Every part of this workshop is one of these four buckets. Today: almost entirely Models.

Models — six knobs to know

  • Tokens — chunks of bytes, not characters
  • Parameters — weight count (0.8B → 685B)
  • Temperature — randomness control
  • Knowledge cut-off — training data ends
  • Foundation vs Thinking — answer directly, or reason first
  • Context window — how much input + output fits

The nature of LLMs

The central claim

Important

Everything is PREDICTION.

Every token is generated based on PROBABILITY.

The model is not looking up answers from a database. It is rolling weighted dice over its vocabulary, one token at a time. The “intelligence” is in how the dice are shaped.

Prediction as compression

Think of the model as a compressed model of its training data.

  • Reconstructs plausible answers at inference time
  • Faithful reconstruction → correct
  • Divergent reconstruction → hallucination
  • Same mechanism produces both

Tip

The Galton box

A Galton box samples from a distribution. An LLM does the same — it samples, it does not retrieve.

Six hands-on experiments

Experiment 1 — Prediction

Send 5–6 times in fresh chats:

Give a random number between 1 and 100.

Many runs return 42. The Hitchhiker’s Guide to the Galaxy trained the internet to think 42 is the answer.

Even a request for randomness produces a prediction, not random output.

Experiment 2 — Knowledge cut-off

What is your knowledge cutoff date?
Who is the current prime minister of Japan?

Model names a PM consistent with its cutoff — likely Kishida or Ishiba. Current (May 2026): Sanae Takaichi.

Important

The model does not know that it does not know.

Experiment 3 — Hallucination, two flavors

3a. Strawberry 3b. Car wash
How many "r" in strawberry? Car wash 50 ft away. Walk or drive my car?
Model says 2 Model says walk — only 50 feet
Tokenization failure — can’t see chars inside a token Surface pattern-match: short distance → walk
Architectural Pattern-matching, not goal-directed

Two failures. Two mechanisms. Both confident. Both wrong.

Experiment 4 — Chain-of-thought rescue

Roger’s tennis balls (Wei et al., 2022):

Roger has 5 tennis balls. He buys 2 more cans.
Each can has 3 balls. How many balls now?

Often answers 8 or 10.

Append five words:

... Let's think step by step.

Now: “5 + 2×3 = 11.”

CoT — when it works, when it doesn’t

Important

Same model. Same weights. Same temperature. Only five extra words.

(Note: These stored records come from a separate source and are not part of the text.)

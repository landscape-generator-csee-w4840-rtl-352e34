// hmap_avalon_ctrl: memory-mapped slave through which the CPU loads a new
// height map.
//
// Word registers (Avalon word offsets):
//   0  x     grid column of the next height (write)
//   1  y     grid row of the next height (write)
//   2  data  height, 32-bit 18.18 fixed point; writing it also writes the
//            height map RAM at y*32 + x in the same clock
//   3  start reads 1 while the system asks for a new landscape
//   4  done  bit 0 drives gen_done; the CPU writes 1 then 0 when finished
// Other offsets read 0. The 32-bit value is zero-extended by 4 bits to the
// 36-bit RAM word. Reads have one clock of latency (readdata registered).
// The register map, the padding and the done handshake follow the report;
// taking the RAM data straight from writedata is this design's own choice.
module hmap_avalon_ctrl
  import lg_pkg::*;
(
  input  logic                clk,
  input  logic                rst,
  // Avalon-MM slave
  input  logic                chipselect,
  input  logic                read,
  input  logic                write,
  input  logic [5:0]          address,
  input  logic [31:0]         writedata,
  output logic [31:0]         readdata,
  // to the system controller
  input  logic                gen_start,
  output logic                gen_done,
  // height map RAM write port
  output logic [HMAP_AW-1:0]  hmap_address,
  output logic [FIX_W-1:0]    data,
  output logic                wren
);

  logic [31:0] reg_x, reg_y, reg_data, reg_done;
  logic        wr, rd;

  assign wr = chipselect && write;
  assign rd = chipselect && read;

  always_ff @(posedge clk) begin
    if (rst) begin
      reg_x    <= '0;
      reg_y    <= '0;
      reg_data <= '0;
      reg_done <= '0;
      readdata <= '0;
    end else begin
      if (wr) begin
        unique case (address)
          6'd0: reg_x    <= writedata;
          6'd1: reg_y    <= writedata;
          6'd2: reg_data <= writedata;
          6'd4: reg_done <= writedata;
          default: ;
        endcase
      end
      if (rd) begin
        unique case (address)
          6'd0: readdata <= reg_x;
          6'd1: readdata <= reg_y;
          6'd2: readdata <= reg_data;
          6'd3: readdata <= {31'd0, gen_start};
          6'd4: readdata <= reg_done;
          default: readdata <= '0;
        endcase
      end
    end
  end

  assign hmap_address = {reg_y[4:0], reg_x[4:0]};
  assign data         = {4'b0000, writedata};
  assign wren         = wr && (address == 6'd2);
  assign gen_done     = reg_done[0];

  // a bus master never reads and writes in the same cycle
  assert property (@(posedge clk) disable iff (rst) !(rd && wr));

endmodule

CoT does rescue: Roger’s tennis balls · 17 sheep · sequential apples

CoT does not rescue: strawberry · car wash · calendar conversion

Rule: CoT helps when the failure is “model jumped to a conclusion.” Not when the failure is architectural or knowledge-based.

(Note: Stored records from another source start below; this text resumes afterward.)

// tb_hmap_avalon_ctrl: drives the CPU-side register interface.
//
// Checks that writing x, y then data produces one RAM write at y*32+x with
// the data zero-extended to 36 bits, that register reads return what was
// written (one clock of read latency), that offset 3 reflects gen_start
// and that offset 4 bit 0 drives gen_done.
module tb_hmap_avalon_ctrl;
  import lg_pkg::*;

  logic clk = 0, rst = 1;
  logic chipselect = 0, read = 0, write = 0;
  logic [5:0] address;
  logic [31:0] writedata, readdata;
  logic gen_start = 0, gen_done;
  logic [9:0] hmap_address;
  logic [35:0] data;
  logic wren;
  int checks = 0, failures = 0;
  int nwrites = 0;
  logic [9:0] last_addr;
  logic [35:0] last_data;

  always #5 clk = ~clk;

  hmap_avalon_ctrl dut (.*);

  always @(posedge clk) if (wren) begin
    nwrites++; last_addr = hmap_address; last_data = data;
  end

  initial begin
    repeat (50000) @(posedge clk);
    failures++;
    $display("TB_RESULT checks=%0d failures=%0d", checks, failures);
    $finish;
  end

  task automatic check(input bit ok, input string what);
    checks++;
    if (!ok) begin failures++; $display("FAIL: %s", what); end
  endtask

  task automatic bus_write(input int a, input logic [31:0] d);
    @(negedge clk);
    chipselect = 1; write = 1; address = 6'(a); writedata = d;
    @(negedge clk);
    chipselect = 0; write = 0;
  endtask

  task automatic bus_read(input int a, output logic [31:0] d);
    @(negedge clk);
    chipselect = 1; read = 1; address = 6'(a);
    @(negedge clk);
    chipselect = 0; read = 0;
    d = readdata;
  endtask

  initial begin
    logic [31:0] rd;
    repeat (2) @(negedge clk);
    rst = 0;
    for (int k = 0; k < 300; k++) begin
      int xi, yi;
      logic [31:0] v;
      xi = $urandom_range(0, 31); yi = $urandom_range(0, 31); v = $urandom;
      bus_write(0, xi);
      bus_write(1, yi);
      check(nwrites == k, "no RAM write on x/y");
      bus_write(2, v);
      check(nwrites == k + 1, "one RAM write per data write");
      check(last_addr == 10'(yi * 32 + xi), $sformatf("address %0d vs %0d", last_addr, yi*32+xi));
      check(last_data == {4'b0, v}, "data zero-extended");
      bus_read(2, rd);
      check(rd == v, "data register reads back");
      bus_read(0, rd);
      check(rd == 32'(xi), "x register reads back");
    end
    gen_start = 1;
    bus_read(3, rd);
    check(rd == 1, "start reads 1");
    gen_start = 0;
    bus_read(3, rd);
    check(rd == 0, "start reads 0");
    check(gen_done == 0, "done low after reset");
    bus_write(4, 1);
    check(gen_done == 1, "done set by CPU");
    bus_write(4, 0);
    check(gen_done == 0, "done cleared by CPU");
    bus_read(9, rd);
    check(rd == 0, "unused offset reads 0");
    $display("TB_RESULT checks=%0d failures=%0d", checks, failures);
    $finish;
  end
endmodule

Experiment 5 — Autoregressive

LLMs read left-to-right. Try a sentence written backwards:

Can you tell me the meaning of this sentence: "B8.0 5.3newQ
eht tsniaga tluser eht erapmoc dna sledom ATOS eht htiw
xobdnaS dravraH ni tpmorp emas eht yrt nac uoY"

A human can decode by reading right-to-left. The LLM cannot easily — it processes token-by-token in the given order.

Lü Zuqian — same effect in classical Chinese

Adapted from a forthcoming article by Prof. Peter Bol. The biography of Lü Zuqian (呂祖謙, 1137–1181) from the Song Historyin reverse character order:

請找出下文所提及的歷史人物:
教宗外南調科詞宏學博中復士進舉後官入補蔭初精益索講熹朱
栻張友又既游憲胡辰應汪奇之林從長傳之獻文原中有庭家之本
學之謙祖州婺居始祖其自也孫之問好丞右書尚恭伯字謙祖呂

Then send the same biography in correct order — the second usually identifies 呂祖謙, 朱熹, 張栻 correctly. The first does much worse.

Experiment 6 — Bias

A father and his son were in a traffic accident. The father
died at the scene, and the boy was rushed to the emergency
room. The surgeon looked at him and said, "I cannot operate
on him. He is my son!" Who is the surgeon?

Classic puzzle: tests whether “surgeon” defaults to “man.” Intended answer: the boy’s mother.

Important

RLHF has “corrected” bias — sometimes overshooting the other way. Same training that makes models polite makes them less willing to consider the wording might be an error.

Beyond prompts — fixing hallucination with a tool

The calendar problem

Send:

Convert the Chinese date 乾隆三年正月初三
into the western calendar.

Correct: 1738-02-21.

Small models will refuse, hallucinate, or confidently give a wrong date.

Important

Chain-of-thought will not save you here. “Think step by step” cannot generate astronomical data the model never learned.

The fix — give the model a tool

Add the Calendar Converter MCP in LM Studio (hammer icon → Install → edit mcp.json):

{
  "mcpServers": {
    "calendar": {
      "url": "https://calendar-converter.098484.xyz/sse/"
    }
  }
}

Toggle mcp/calendar on. Re-send the same prompt. The model now calls the tool and returns 1738-02-21.

What changed, in Four Pillars terms

  • Models pillar: unchanged
  • Prompts pillar: unchanged
  • Context pillar: unchanged
  • Tools pillar: a calendar converter, newly available

The model did not get smarter — it got equipped.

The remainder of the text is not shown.